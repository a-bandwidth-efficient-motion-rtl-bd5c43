// clci_interp: combined luma/chroma interpolator (CLCI) for one reference list.
//
// A separate-1-D, 4-parallel interpolator: the input entry unit packs 32-bit
// memory words into window columns, four CLCI units (one per output row) filter
// vertically at their input and horizontally along their shift chains, and four
// bilinear stages form the quarter samples.  One 4x4 luma block (9x9 window) or
// one 2x2 chroma block (3x3 window, eighth-pel) is processed per `start`.
// Units 0-1 carry C-FIRs and also serve chroma; units 2-3 carry plain FIRs.
//
// Data reuse (extended-2D column-major approach):
//   vreuse : the window's upper rows come from the Reuse-Register-File, one word
//            per column is fetched (9 cycles instead of 27 for luma);
//   hreuse : the first window columns are already in the chains (luma 5, chroma 1),
//            only the remaining columns are fetched (luma 4 columns = 12 cycles,
//            or 4 cycles together with vreuse; chroma 2 columns);
//   swap   : before the block starts, exchange every chain with its content buffer
//            (content switch), so the tail of an earlier block can be resumed.
// The caller decides the flags; e2cma_ctrl does so for a macroblock.
//
// Interface and timing: `start` with the block parameters when !busy; words are
// taken one per cycle while word_ready.  Output columns of the block (4 luma
// pixels or 2 chroma pixels, top row in out_pix[0]) appear on out_valid two
// cycles after the column that completes them; `done` marks the last column.
module clci_interp
  import mc_pkg::*;
(
  input  logic              clk,
  input  logic              rst_n,
  input  logic              start,
  input  logic              chroma,
  input  logic [2:0]        fx,        // luma: quarter (0..3), chroma: eighth (0..7)
  input  logic [2:0]        fy,
  input  logic              hreuse,
  input  logic              vreuse,
  input  logic              swap,
  input  logic [1:0]        row_off,   // window top row modulo 4
  input  logic [4:0]        rrf_base,  // first window column within the MB-wide window
  input  logic              word_valid,
  input  logic [WORD_W-1:0] word,
  output logic              word_ready,
  output logic              busy,
  output logic              out_valid,
  output logic [1:0]        out_col,
  output logic [PIX_W-1:0]  out_pix [4],
  output logic              done
);

  logic             c_chroma;
  logic [2:0]       c_fx, c_fy;
  logic             col_valid, ie_busy;
  logic [3:0]       col_idx;
  logic [PIX_W-1:0] col_pix [9];
  logic [3:0]       cnt;
  logic             shifted_d, active;

  input_entry u_ie (
    .clk, .rst_n, .start(start && !busy), .chroma, .hreuse, .vreuse, .row_off, .rrf_base,
    .word_valid, .word, .word_ready, .col_valid, .col_idx, .col_pix, .busy(ie_busy));

  logic [PIX_W-1:0] ent [4][6];
  logic [PIX_W-1:0] g_int [4], h_int [4], b_half [4], v_half [4], v_half_r [4], j_half [4], c_pix [4];
  logic [PIX_W-1:0] pix [4];

  always_comb begin
    for (int r = 0; r < 4; r++)
      for (int k = 0; k < 6; k++)
        ent[r][k] = c_chroma ? ((r < 2 && k == 2) ? col_pix[r] :
                                (r < 2 && k == 3) ? col_pix[r+1] : '0)
                             : col_pix[r+k];
  end

  for (genvar r = 0; r < 4; r++) begin : g_unit
    clci_unit #(.CHROMA(r < 2)) u_unit (
      .clk, .rst_n, .shift_en(col_valid), .swap(start && !busy && swap),
      .chroma(c_chroma), .frac_x(c_fx), .frac_y(c_fy), .entry(ent[r]),
      .g_int(g_int[r]), .h_int(h_int[r]), .b_half(b_half[r]), .v_half(v_half[r]),
      .v_half_r(v_half_r[r]), .j_half(j_half[r]), .c_pix(c_pix[r]));
    bilinear u_bil (
      .chroma(c_chroma), .fx(c_fx[1:0]), .fy(c_fy[1:0]),
      .g_int(g_int[r]), .h_int(h_int[r]), .b_half(b_half[r]), .v_half(v_half[r]),
      .v_half_r(v_half_r[r]), .j_half(j_half[r]), .c_pix(c_pix[r]), .pix(pix[r]));
  end

  assign busy = active;

  always_ff @(posedge clk or negedge rst_n) begin
    if (!rst_n) begin
      c_chroma <= 1'b0; c_fx <= '0; c_fy <= '0;
      cnt <= '0; shifted_d <= 1'b0; active <= 1'b0;
      out_valid <= 1'b0; out_col <= '0; done <= 1'b0;
      for (int r = 0; r < 4; r++) out_pix[r] <= '0;
    end else begin
      out_valid <= 1'b0;
      done      <= 1'b0;
      shifted_d <= col_valid;
      if (start && !active) begin
        active   <= 1'b1;
        c_chroma <= chroma;
        c_fx     <= chroma ? fx : {1'b0, fx[1:0]};
        c_fy     <= chroma ? fy : {1'b0, fy[1:0]};
        cnt      <= hreuse ? (chroma ? 4'd1 : 4'd5) : 4'd0;
      end
      if (col_valid) cnt <= cnt + 4'd1;
      if (shifted_d && active && cnt >= (c_chroma ? 4'd2 : 4'd6)) begin
        automatic logic [3:0] oc = cnt - (c_chroma ? 4'd2 : 4'd6);
        out_valid <= 1'b1;
        out_col   <= oc[1:0];
        for (int r = 0; r < 4; r++) out_pix[r] <= (c_chroma && r >= 2) ? '0 : pix[r];
        if (oc == (c_chroma ? 4'd1 : 4'd3)) begin
          done   <= 1'b1;
          active <= 1'b0;
        end
      end
    end
  end

  // the input entry must have finished a block before the next one is started
  a_entry_idle: assert property (@(posedge clk) disable iff (!rst_n) (start && !active) |-> !ie_busy);

endmodule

TASK STATEMENT - Each line of the listing should be copied exactly, with none left out.

WRITTEN RESPONSE -
repository a-bandwidth-efficient-motion-rtl-bd5c43
// clci_interp: combined luma/chroma interpolator (CLCI) for one reference list.
//
// A separate-1-D, 4-parallel interpolator: the input entry unit packs 32-bit
// memory words into window columns, four CLCI units (one per output row) filter
// vertically at their input and horizontally along their shift chains, and four
// bilinear stages form the quarter samples.  One 4x4 luma block (9x9 window) or
// one 2x2 chroma block (3x3 window, eighth-pel) is processed per `start`.
// Units 0-1 carry C-FIRs and also serve chroma; units 2-3 carry plain FIRs.
//
// Data reuse (extended-2D column-major approach):
//   vreuse : the window's upper rows come from the Reuse-Register-File, one word
//            per column is fetched (9 cycles instead of 27 for luma);
//   hreuse : the first window columns are already in the chains (luma 5, chroma 1),
//            only the remaining columns are fetched (luma 4 columns = 12 cycles,
//            or 4 cycles together with vreuse; chroma 2 columns);
//   swap   : before the block starts, exchange every chain with its content buffer
//            (content switch), so the tail of an earlier block can be resumed.
// The caller decides the flags; e2cma_ctrl does so for a macroblock.
//
// Interface and timing: `start` with the block parameters when !busy; words are
// taken one per cycle while word_ready.  Output columns of the block (4 luma
// pixels or 2 chroma pixels, top row in out_pix[0]) appear on out_valid two
// cycles after the column that completes them; `done` marks the last column.
module clci_interp
  import mc_pkg::*;
(
  input  logic              clk,
  input  logic              rst_n,
  input  logic              start,
  input  logic              chroma,
  input  logic [2:0]        fx,        // luma: quarter (0..3), chroma: eighth (0..7)
  input  logic [2:0]        fy,
  input  logic              hreuse,
  input  logic              vreuse,
  input  logic              swap,
  input  logic [1:0]        row_off,   // window top row modulo 4
  input  logic [4:0]        rrf_base,  // first window column within the MB-wide window
  input  logic              word_valid,
  input  logic [WORD_W-1:0] word,
  output logic              word_ready,
  output logic              busy,
  output logic              out_valid,
  output logic [1:0]        out_col,
  output logic [PIX_W-1:0]  out_pix [4],
  output logic              done
);

  logic             c_chroma;
  logic [2:0]       c_fx, c_fy;
  logic             col_valid, ie_busy;
  logic [3:0]       col_idx;
  logic [PIX_W-1:0] col_pix [9];
  logic [3:0]       cnt;
  logic             shifted_d, active;

  input_entry u_ie (
    .clk, .rst_n, .start(start && !busy), .chroma, .hreuse, .vreuse, .row_off, .rrf_base,
    .word_valid, .word, .word_ready, .col_valid, .col_idx, .col_pix, .busy(ie_busy));

  logic [PIX_W-1:0] ent [4][6];
  logic [PIX_W-1:0] g_int [4], h_int [4], b_half [4], v_half [4], v_half_r [4], j_half [4], c_pix [4];
  logic [PIX_W-1:0] pix [4];

  always_comb begin
    for (int r = 0; r < 4; r++)
      for (int k = 0; k < 6; k++)
        ent[r][k] = c_chroma ? ((r < 2 && k == 2) ? col_pix[r] :
                                (r < 2 && k == 3) ? col_pix[r+1] : '0)
                             : col_pix[r+k];
  end

  for (genvar r = 0; r < 4; r++) begin : g_unit
    clci_unit #(.CHROMA(r < 2)) u_unit (
      .clk, .rst_n, .shift_en(col_valid), .swap(start && !busy && swap),
      .chroma(c_chroma), .frac_x(c_fx), .frac_y(c_fy), .entry(ent[r]),
      .g_int(g_int[r]), .h_int(h_int[r]), .b_half(b_half[r]), .v_half(v_half[r]),
      .v_half_r(v_half_r[r]), .j_half(j_half[r]), .c_pix(c_pix[r]));
    bilinear u_bil (
      .chroma(c_chroma), .fx(c_fx[1:0]), .fy(c_fy[1:0]),
      .g_int(g_int[r]), .h_int(h_int[r]), .b_half(b_half[r]), .v_half(v_half[r]),
      .v_half_r(v_half_r[r]), .j_half(j_half[r]), .c_pix(c_pix[r]), .pix(pix[r]));
  end

  assign busy = active;

  always_ff @(posedge clk or negedge rst_n) begin
    if (!rst_n) begin
      c_chroma <= 1'b0; c_fx <= '0; c_fy <= '0;
      cnt <= '0; shifted_d <= 1'b0; active <= 1'b0;
      out_valid <= 1'b0; out_col <= '0; done <= 1'b0;
      for (int r = 0; r < 4; r++) out_pix[r] <= '0;
    end else begin
      out_valid <= 1'b0;
      done      <= 1'b0;
      shifted_d <= col_valid;
      if (start && !active) begin
        active   <= 1'b1;
        c_chroma <= chroma;
        c_fx     <= chroma ? fx : {1'b0, fx[1:0]};
        c_fy     <= chroma ? fy : {1'b0, fy[1:0]};
        cnt      <= hreuse ? (chroma ? 4'd1 : 4'd5) : 4'd0;
      end
      if (col_valid) cnt <= cnt + 4'd1;
      if (shifted_d && active && cnt >= (c_chroma ? 4'd2 : 4'd6)) begin
        automatic logic [3:0] oc = cnt - (c_chroma ? 4'd2 : 4'd6);
        out_valid <= 1'b1;
        out_col   <= oc[1:0];
        for (int r = 0; r < 4; r++) out_pix[r] <= (c_chroma && r >= 2) ? '0 : pix[r];
        if (oc == (c_chroma ? 4'd1 : 4'd3)) begin
          done   <= 1'b1;
          active <= 1'b0;
        end
      end
    end
  end

  // the input entry must have finished a block before the next one is started
  a_entry_idle: assert property (@(posedge clk) disable iff (!rst_n) (start && !active) |-> !ie_busy);

endmodule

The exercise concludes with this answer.